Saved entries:
+-------+

// fp_div: double-precision (binary64) floating-point divider built around the pipelined
// reciprocal-approximation significand divider.
//
// The quotient of the significands comes from div_core_c1 (DIV_CASE = 1, one correction
// step) or div_core_c2 (DIV_CASE = 2, two-term correction). Around it this unit handles
// what the source design leaves out: sign XOR, the exponent difference, special operands (NaN,
// infinity, zero, division by zero), normalisation of the approximate quotient in (0.5, 2),
// and rounding to nearest-even. Because the error of the approximate quotient is well below a
// quarter unit in the last place, the result is always one of the
// two binary64 neighbours of the exact quotient (faithful rounding) and equals the
// correctly rounded value in most cases; no remainder-based correction step is added, as
// the source design's datapaths have none. For the same reason the inexact flag reflects the
// approximate quotient and is also raised for some exact quotients.
// Subnormals are flushed to zero, as in the rest of the ALU.
//
// Interface: in_valid/in_a (dividend P)/in_b (divisor R) are sampled on a rising edge; the
// result follows LATENCY = core latency + 1 cycles later (4 for Case 1, 5 for Case 2). One
// operation per cycle. rst_n clears the valid pipeline only.
module fp_div
  import fpu_pkg::*;
#(
  parameter int unsigned DIV_CASE = 1,
  parameter int unsigned LUT_BITS = (DIV_CASE == 1) ? 14 : 10,
  parameter int unsigned F        = 58
) (
  input  logic      clk,
  input  logic      rst_n,
  input  logic      in_valid,
  input  fp64_t     in_a,
  input  fp64_t     in_b,
  output logic      out_valid,
  output fp64_t     out_result,
  output fp_flags_t out_flags
);

  localparam int unsigned CORE_LAT = (DIV_CASE == 1) ? 3 : 4;

  typedef struct packed {
    logic               special;
    fp_res_t            spec;
    logic               sign;
    logic signed [13:0] exp;
  } side_t;

  side_t side_in, side_out;

  always_comb begin
    side_in.sign    = in_a.sign ^ in_b.sign;
    side_in.exp     = $signed({3'b000, in_a.exp}) - $signed({3'b000, in_b.exp}) + 14'(BIAS);
    side_in.special = 1'b1;
    if (is_nan(in_a) || is_nan(in_b))
      side_in.spec = special(QNAN, is_snan(in_a) || is_snan(in_b), 1'b0);
    else if ((is_inf(in_a) && is_inf(in_b)) || (is_zero(in_a) && is_zero(in_b)))
      side_in.spec = special(QNAN, 1'b1, 1'b0);
    else if (is_inf(in_a))
      side_in.spec = special(make_inf(side_in.sign), 1'b0, 1'b0);
    else if (is_zero(in_b))
      side_in.spec = special(make_inf(side_in.sign), 1'b0, 1'b1);
    else if (is_zero(in_a) || is_inf(in_b))
      side_in.spec = special(make_zero(side_in.sign), 1'b0, 1'b0);
    else begin
      side_in.special = 1'b0;
      side_in.spec    = special(QNAN, 1'b0, 1'b0);
    end
  end

  pipe_delay #(.WIDTH($bits(side_t)), .DEPTH(CORE_LAT)) u_side (
    .clk(clk), .d(side_in), .q(side_out)
  );

  logic [52:0]  p_sig, r_sig;
  logic [F+1:0] q;
  logic         core_valid;

  assign p_sig = {1'b1, in_a.frac};
  assign r_sig = {1'b1, in_b.frac};

  if (DIV_CASE == 1) begin : g_case1
    div_core_c1 #(.LUT_BITS(LUT_BITS), .F(F)) u_core (
      .clk(clk), .rst_n(rst_n), .in_valid(in_valid),
      .p_sig(p_sig), .r_sig(r_sig), .out_valid(core_valid), .q(q)
    );
  end else begin : g_case2
    div_core_c2 #(.LUT_BITS(LUT_BITS), .F(F)) u_core (
      .clk(clk), .rst_n(rst_n), .in_valid(in_valid),
      .p_sig(p_sig), .r_sig(r_sig), .out_valid(core_valid), .q(q)
    );
  end

  // normalise q in (0.5, 2) and round
  fp_res_t res;

  always_comb begin
    if (side_out.special)
      res = side_out.spec;
    else if (q[F])
      res = round_pack(side_out.sign, side_out.exp, q[F -: SIG_W],
                       q[F-SIG_W], |q[F-SIG_W-1:0]);
    else
      res = round_pack(side_out.sign, side_out.exp - 14'sd1, q[F-1 -: SIG_W],
                       q[F-1-SIG_W], |q[F-SIG_W-2:0]);
  end

  always_ff @(posedge clk or negedge rst_n) begin
    if (!rst_n) out_valid <= 1'b0;
    else        out_valid <= core_valid;
  end

  always_ff @(posedge clk) begin
    out_result <= res.value;
    out_flags  <= res.flags;
  end

endmodule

+-------+

Scan the entries above for the string "divider" and copy each line containing it.

SOLUTION BELOW =
// fp_div: double-precision (binary64) floating-point divider built around the pipelined
// reciprocal-approximation significand divider.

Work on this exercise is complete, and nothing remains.